Category: SailPoint

  • Password page takes long time to load

    I got assigned task with two pages loading too long time. The first one was about custom form with password reset functionality (solved). The second one was poorly described and was about some certifications take long time to load (moved to next post).

    Password reset page

    Lets start with the custom page for password reset. Some basic info. Different roles have access to different users and acounts, e.g. manager, user administrator or basic user with admin accounts.

    Workflow did not contain extensive QueryOptions or context search, but the Form did have quite large QueryOption and quite a few filters for AND and OR clauses.

    My first approach and funny silly debug mistake.

    This was initital process to confirm that the slow performance is caused by the custom code and not by OOTB IIQ.

    This line is for future retrospective if ever changes: so far I have not found a better way on how to debug XML objects in IIQ. The only way is through “console output messages” into a log file.

    These are the last lines of the first script section.

    qo.addFilters(filters);
    return (context.countObjects(qo,));

    I add lines above to the Form objects scrpt fields, like this

    log.error("script identity start")
    ...
    qo.addFilters(filters);
    log.error("script identity end");
    return (context.countObjects(Links.class,qo) > 0);

    Second script for hidden variable

    log.error("script hidden start")
    ...
    qo.addFilters(filters);
    log.error("script hidden end");
    return (context.countObjects(Links.class,qo) > 0);

    Now I open the password reset page and I get a bit confused about the output and timings between the steps in the log file.

    It shows some some 2 seconds between steps, rather than start/end log messages (not exact log messages)

    script identity end – 14:03:14
    script hidden start – 14:03:16

    Bit puzzled, but after a while i can see it clearly and smile about how silly i was 🙂

    Correcting the debug messages and confirming the delay is due to the countObjects DB search in both scripts.

    log.error("script hidden start")
    ...
    qo.addFilters(filters);
    log.error("script hidden end1");
    int objs = context.countObjects(Links.class,qo);
    log.error("script hidden end2");
    return (objs  > 0);

    Moving down from TEST to my DEV environment

    My spadmin in my own dev is set up without additional roles or anything, therefore the admin user cannot reset any passwords with the custom functionality. It is a good thing, because the query takes around 26 seconds and returns 0 records.

    Assumptions:
    It must go through whole table to find nothing. (correct)
    It must be due to missing index. (wrong)
    It should be easy to locate the DB query with trace enabled (correct)

    I used Dev tools in Edge and check the timings for the API call. I enabled trace on all objects in log4j2 and soon I was able to see the two queries.

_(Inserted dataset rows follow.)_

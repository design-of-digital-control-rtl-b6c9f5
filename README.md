# Swept quadrature reference and control logic for a synchronous-detector spectrum analyser

A spectrum analyser can do its heavy arithmetic in analog circuitry. In that
approach, an analog *synchronous detector* multiplies the input signal by a
sine and a cosine at a known frequency and low-pass filters the two products.
The result is the input's spectral content at that frequency. Sweeping the
reference frequency slowly across a band gives the spectrum. All that is left
for the digital side is:

* making the quadrature reference: sine and cosine at the same, precisely
  tunable frequency, up to a few kHz, with a 0–3.3 V swing;
* stepping that frequency linearly from MIN to MAX, in STEP increments, once
  every interval Δt, and starting over at the end;
* getting the samples to a DAC, and reading results back through an ADC;
* a user interface (buttons, rotary switch, LCD, LEDs, RS232) to set MIN, MAX,
  STEP and Δt.

This RTL is the FPGA part of that digital side, as planned for a Spartan-3E
board with its LTC2624 DAC and its LTC6912-1/LTC1407A-1 analog capture
circuit. In the original plan a soft processor runs the sweep loop and the
sample transfer in software. Here both loops are logic: `sweep_ctrl` steps the
tuning word and `dac_ltc2624_ctrl` streams the samples. The processor is left
with what a processor is good at: the user interface. The processor itself is
not included. Its peripheral bus, interrupt line, reset and local-memory ports
are the top level's ports.

```
            bus (from processor)                         irq (to processor)
                 |                                             ^
          pbus_decoder --+-----+------+------+------+------+---+--+------+
                         |     |      |      |      |      |      |      |
                  sweep_ctrl timer0 timer1  gpio_ui rotary uart  adc_ctrl dac_ltc2624_ctrl
                     ^   |    |(tick)                                 |      ^     |
                     |   |    +---> delta-t                           |      |     +--> DAC SPI
                     |   +-- FTW --> dds_quad -- sin/cos -------------|------+
                     +----------------------------------------------- |
                                                        preamp/ADC SPI <+
   lmb_bram (32 kB, instruction + data ports)      proc_sys_reset       intc
```

## The generator: tuning word, DDS and DAC stream

This is the part the rest serves. It is also where the numbers matter.

**Tuning word.** `dds_quad` has a 25-bit phase accumulator that adds the
frequency tuning word (FTW) on every 50 MHz clock, so

    f_out = FTW × 50 MHz / 2^25      (1 LSB = 1.49 Hz)

The 25 bits are the fewest that keep one step below 2 Hz at 50 MHz. The
`initial` assertion in `dds_quad` checks this for any `CLK_HZ`/`PHASE_W` you
set. At 10 kHz the FTW is 6711.

**Sine and cosine.** The top 12 phase bits address a 1024-entry quarter-wave
table, `T[i] = round(8191 · sin(π/2 · (i + ½)/1024))`. The table is computed at
elaboration with `$sin`, so no data file is needed. The two quadrant bits fold
the address (bit 10 mirrors it) and pick the sign (bit 11). The half-step
offset makes the fold exact, so no entry is duplicated at the quadrant
boundaries. The cosine is the same lookup done 1024 steps (a quarter turn)
ahead, read through a second port of the same table. Outputs are 14-bit
two's complement, ±8191, two clocks after the accumulator value they belong
to. No phase dithering is applied.

**Sweep.** `sweep_ctrl` holds MIN, MAX and STEP in registers. The flow is:
put FTW out, wait for a Δt tick, add STEP, and if the sum has reached MAX go
back to MIN. The tuning words sent are therefore MIN, MIN+STEP, … up to the
last one below MAX. MAX itself is never sent. The source flow chart tests
`FTW == MAX`. Here the test is `FTW + STEP >= MAX`. The two agree whenever
MAX − MIN is a multiple of STEP, and only the second cannot run past MAX when
it is not. While disabled, FTW is held at MIN. Δt comes from `interval_timer`
instance 0 in auto-reload mode, so a tick comes every LOAD+1 clocks. FTW
changes on the clock after the tick, and `wrap_o` marks each restart. Timer 0
runs on its own, so the first interval after enabling the sweep can be
shorter than Δt. Start timer 0 after the sweep, as the testbench does, if
that matters.

**DAC stream.** `dac_ltc2624_ctrl` takes a sine/cosine pair in one clock and
turns each value into a 12-bit offset-binary code: it drops the two low bits
and inverts the sign bit, so −8192 → 0, 0 → 2048 and +8191 → 4095. It then
sends two 32-bit SPI frames:

| frame | bits 31:24 | 23:20 command | 19:16 address | 15:4 data | 3:0 |
|---|---|---|---|---|---|
| 1 | 0 | `0000` write input register | `0010` channel C | sine code | 0 |
| 2 | 0 | `0010` write input register, update all | `0011` channel D | cosine code | 0 |

C and D are the DAC channels referenced to 2.5 V. The outputs therefore swing
0–2.5 V around 1.25 V, inside the 3.3 V limit. The sine goes into C's input
register first, but it reaches the pin only with the second frame, at the
same moment as the cosine. The two analog outputs therefore never carry
samples from different instants. SCK is clk/4 (12.5 MHz, `HALF`=2). A pair
takes 2·(4·32+1)+3 = 261 clocks, which is about 191 k pairs/s, or 19 pairs
per period at 10 kHz. The DAC only samples the DDS at that rate. The DDS
itself runs at the full clock, so the phase stays exact while whole samples
are skipped.

## The processor boundary

The soft processor, its clock manager and the board parts are outside this
RTL. What a processor would see:

* **Peripheral bus** (`bus_sel`, `bus_we`, `bus_addr[7:0]`, `bus_wdata`,
  `bus_rdata`, `bus_err`). This is a simple single-cycle register bus, not the
  vendor bus: hold `bus_sel` for exactly one clock per access. A write takes
  effect on that edge, and read data is valid combinationally in the same
  cycle. A read with a side effect (UART receive) acts on that edge too. An
  address with no peripheral reads zero and raises `bus_err`. The request
  types are in `sa_pkg`.
* **Local memory** (`ilmb_*`, `dlmb_*`). `lmb_bram` is one 32 kB memory (8192
  × 32) with an instruction read port and a data port with byte enables. Both
  take word addresses and have one clock of latency. A data write returns the
  old word.
* **Interrupt** `irq` from `intc`, and **reset** `sys_rst` from
  `proc_sys_reset`. Reset is asserted at once by `ext_rst` or by a low
  `dcm_locked`. It is released synchronously, on the 19th clock edge after
  both have cleared (2 synchroniser stages plus 16 clocks of hold).

### Register map (word addresses, upper nibble = peripheral)

| base | block | registers (low nibble) |
|---|---|---|
| 0x00 | `sweep_ctrl` | 0 CTRL (b0 enable) · 1 MIN · 2 MAX · 3 STEP · 4 FTW (ro) · 5 sweeps completed (ro) |
| 0x10 | `interval_timer` 0 (Δt) | 0 CTRL (b0 enable, b1 auto-reload, b2 irq enable) · 1 LOAD · 2 COUNT (ro) · 3 STATUS (b0 expired, w1c) |
| 0x20 | `interval_timer` 1 | same as timer 0 |
| 0x30 | `gpio_ui` | 0 LED · 1 LCD (b3:0 data, b4 E, b5 RS, b6 RW) · 2 buttons (ro) · 3 change bits (w1c) · 4 IER |
| 0x40 | `rotary_filter` | 0 position (ro, signed) · 1 STATUS (b0 step seen w1c, b1 direction, b2 irq enable) |
| 0x50 | `intc` | 0 ISR (ro) · 1 IER · 2 IAR (w1 clears) · 3 IPR (ro) · 4 MER (b0) |
| 0x60 | `uart_lite` | 0 RXDATA (read pops) · 1 TXDATA · 2 STATUS (b0 rx valid, b1 tx busy, b2 overrun, b3 framing) · 3 CTRL (b0 irq enable, write b1 clears errors) |
| 0x70 | `adc_ctrl` | 0 GAIN (b3:0 A, b7:4 B; write sends) · 1 CTRL (write b0 converts) · 2 DATA (ch1 in 29:16, ch0 in 13:0) · 3 STATUS (b0 busy, b1 done w1c, b2 irq enable) |
| 0x80 | `dac_ltc2624_ctrl` | 0 CTRL (b0 stream enable) · 1 pairs sent (ro) · 2 codes being sent (ro) |

Interrupt sources: 0 timer 0, 1 timer 1, 2 buttons, 3 rotary switch, 4 UART
receive, 5 ADC done. `intc` latches the rising edge of each peripheral's
level request. A request that stays high does not fire again until it has
dropped, so clear the peripheral's flag before acknowledging in IAR.

A program following the original flow chart would: write MIN, MAX and STEP;
write timer 0's LOAD = Δt·50 MHz − 1; set sweep CTRL = 1 and DAC CTRL = 1;
start timer 0 with CTRL = 3. From then on it only needs to handle button and
rotary interrupts to change those constants.

## User interface and capture peripherals

* **`rotary_filter`.** Removes contact bounce from the rotary switch without
  software help. After a two-flip-flop synchroniser, state bit q1 is set only
  when both contacts read 1 and cleared only when both read 0. State bit q2
  records which contact led (A=0,B=1 sets it; A=1,B=0 clears it). Bounce on
  one contact only moves between a "hold" pattern and its neighbour, so q1
  cannot chatter. Each rising edge of q1 is one detent, and q2 gives the
  direction. Latency is 4 clocks.
* **`gpio_ui`.** LED and LCD pins come straight from registers; the LCD is
  driven pin by pin from software. The five buttons are synchronised, and any
  change sets a sticky bit that can interrupt.
* **`uart_lite`.** 9600 baud, 8N1, one-byte receive buffer with overrun and
  framing flags. The receiver samples each bit at its middle, so it tolerates
  a few percent of clock mismatch (tested at 2%).
* **`adc_ctrl`.** A GAIN write sends an 8-bit frame {gain B, gain A} to the
  preamplifier with `amp_cs_n` low. A CTRL write pulses `ad_conv` for one
  clock and then clocks 34 bits in from the ADC. Of those 34 bits, 31:18
  hold channel 0 and 15:2 hold channel 1, both 14-bit two's complement.
  `DATA` returns them sign-extended. The preamplifier and the ADC are referenced to 1.65 V, so a code of 0 means
  an input at 1.65 V; the gain scales the input about that level. A conversion takes 139 clocks from the
  write to `sample_done`. Requests made while busy are ignored. Both parts
  share one `spi_master` (mode 0, MSB first).

## Departures and choices

From the source design description: the block set (Fig.-level: DDS, processor
with GPIO, timers, interrupt controller, SPI, UART, 32 kB memory on local
buses, reset, rotary-switch filter), sine+cosine outputs of 14 bits, tuning
resolution below 2 Hz, the LTC2624 with its 12-bit unsigned input and the use
of its 2.5 V channels, the 14-bit two's-complement ADC result, and the sweep
loop (MIN, STEP, Δt, MAX).

Choices made here, where the description is silent:

* the 50 MHz clock, and with it the 25-bit accumulator and 1.49 Hz step;
* the DDS table size and its half-step offset;
* `>=` instead of `==` in the sweep test, explained above;
* doing the sweep and the sample transfer in logic instead of software;
* the whole register map, the single-cycle bus (in place of the vendor
  peripheral bus), the interrupt numbering and the edge capture;
* SPI mode and speed; the DAC command pair that updates both channels at
  once; the converter frame layouts, which follow the parts' data sheets;
* 9600 baud; the reset hold of 16 clocks; 5 buttons and 8 LEDs; the 4-bit LCD
  bus;
* one shared 32 kB memory for instructions and data. The source does not say
  whether 32 kB is the total or per memory.

In the source block structure the tuning word reaches the DDS through a
processor GPIO port. Here `sweep_ctrl` drives it directly, and the
processor sets the sweep through its registers instead.

Known departures from the board as described: the DAC and the ADC front end
have separate SPI pin sets here, while on the board they share SCK and MOSI.
Joining them would need an arbiter that holds the DAC stream during a gain
write or conversion. Nothing is done with ADC results beyond storing them for
the processor, because the source does not say how they are used. There is
no clock manager, so `dcm_locked` is an input.

## How far it has been checked

Every module has a self-checking testbench in `tb/`. Each compares the module
against values computed independently in the testbench, and each ends with a
`TB_RESULT checks=N failures=M` line:

* `tb_dds_quad` checks every sample against real-valued sin/cos (within
  1 LSB), including a tuning-word change while running, and counts zero crossings to check the output
  frequency. At 5 kHz it also checks that the cosine is at its peak each time
  the sine rises through zero.
* `tb_sweep_ctrl` covers sweeps where STEP divides MAX − MIN, where it does
  not, and near the top of the range.
* `tb_dac_ltc2624_ctrl` and `tb_adc_ctrl` run against behavioural models of
  the converters' serial interfaces (`tb/ltc2624_model.sv`,
  `tb/adc_frontend_model.sv`). They check codes, channel choice, simultaneous
  update, frame lengths and cycle counts.
* `tb_rotary_filter` uses randomly bouncing contacts.
* `tb_sa_ctrl_top` runs the whole design at its default parameters. It
  behaves like the processor program: it loads and fetches memory, runs the
  sweep through 13 restarts, and checks every DAC pair. Each sine/cosine pair
  on C/D must lie between 2044 and 2051 codes from mid-scale, so the two outputs
  are in quadrature at full swing. It also serves each interrupt source
  (ADC, rotary switch, button, timer 1, UART receive), echoes a UART byte,
  and resets through loss of lock. It counts each of these mechanisms and
  fails if one never happened.

The converter models encode my reading of the parts' data sheets, not
measurements. Those frame formats are the least certain part of this RTL.
Check them against the data sheets before use on hardware. Nothing here has
been run on an FPGA.

## Simulating

Every file is plain SystemVerilog (IEEE 1800-2017) with one module or
package per file. `sa_pkg.sv` must come first. For example, for the whole
design:

```
verilator --binary --timing --assert -Wno-fatal --top-module tb_sa_ctrl_top \
    -Irtl -Itb rtl/sa_pkg.sv rtl/*.sv tb/ltc2624_model.sv \
    tb/adc_frontend_model.sv tb/tb_sa_ctrl_top.sv
./obj_dir/Vtb_sa_ctrl_top
```

For a single block, swap the top module and testbench file (for example
`tb_dds_quad` with `tb/tb_dds_quad.sv`). `verilator --lint-only -Wall` is
clean apart from unused-parameter notes from the package and a few unused
bits (the idle bits of the ADC frame).

Parameters worth changing: `CLK_HZ` and `PHASE_W` (keep
CLK_HZ/2^PHASE_W < 2 Hz, which the DDS asserts), `SPI_HALF` (SCK =
clk/(2·SPI_HALF); the LTC2624 allows faster), `BAUD`, `MEM_BYTES` and
`RST_HOLD` on `sa_ctrl_top`.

    Combined select query with one inner and 3 left joins on Identity table. I am not database expert, but I could see that each left join is increased exponentially from the live statistics in MSSQL studio.

    I removed the left joins and related OR clauses. One inner and one left join as a result. Suddenly It returned results (still 0) within a second. I was on the right path.

    Reviewed the code for QueryOptions and filters. Logically it could have been split, so I did split it with some extra optimizing and added comments for my colleagues on why it is split in simialr query options and context.countObjects calls.

    Now it runs on my DEV within a second. Retested and confirmed usecases for different user types, deployed to TEST. 4 seconds to under 1 second(success). Finally created a PR and waiting for the next release to save 8 seconds in Production for each password reset.

    How did I debug in this case?

    • used error debug messages to find/confirm the problematic code
    • set up DEV environment to not run any tasks, that allows me to run trace on all objects and classes used by IIQ when needed
    • read trace logs for SQL queries and timings



  • IdentityIQ upgrade 8.4p2 and unrelated performance issues

    Written as a story, if you want to skip to Performance issue section, then scroll down to the end section to Solution.

    I have been working for 5 months on IdentityIQ upgrade project as technical lead. It went ok and it was delivered on time. Could not do it with the team help and coming together for regression testing and finalizing tasks.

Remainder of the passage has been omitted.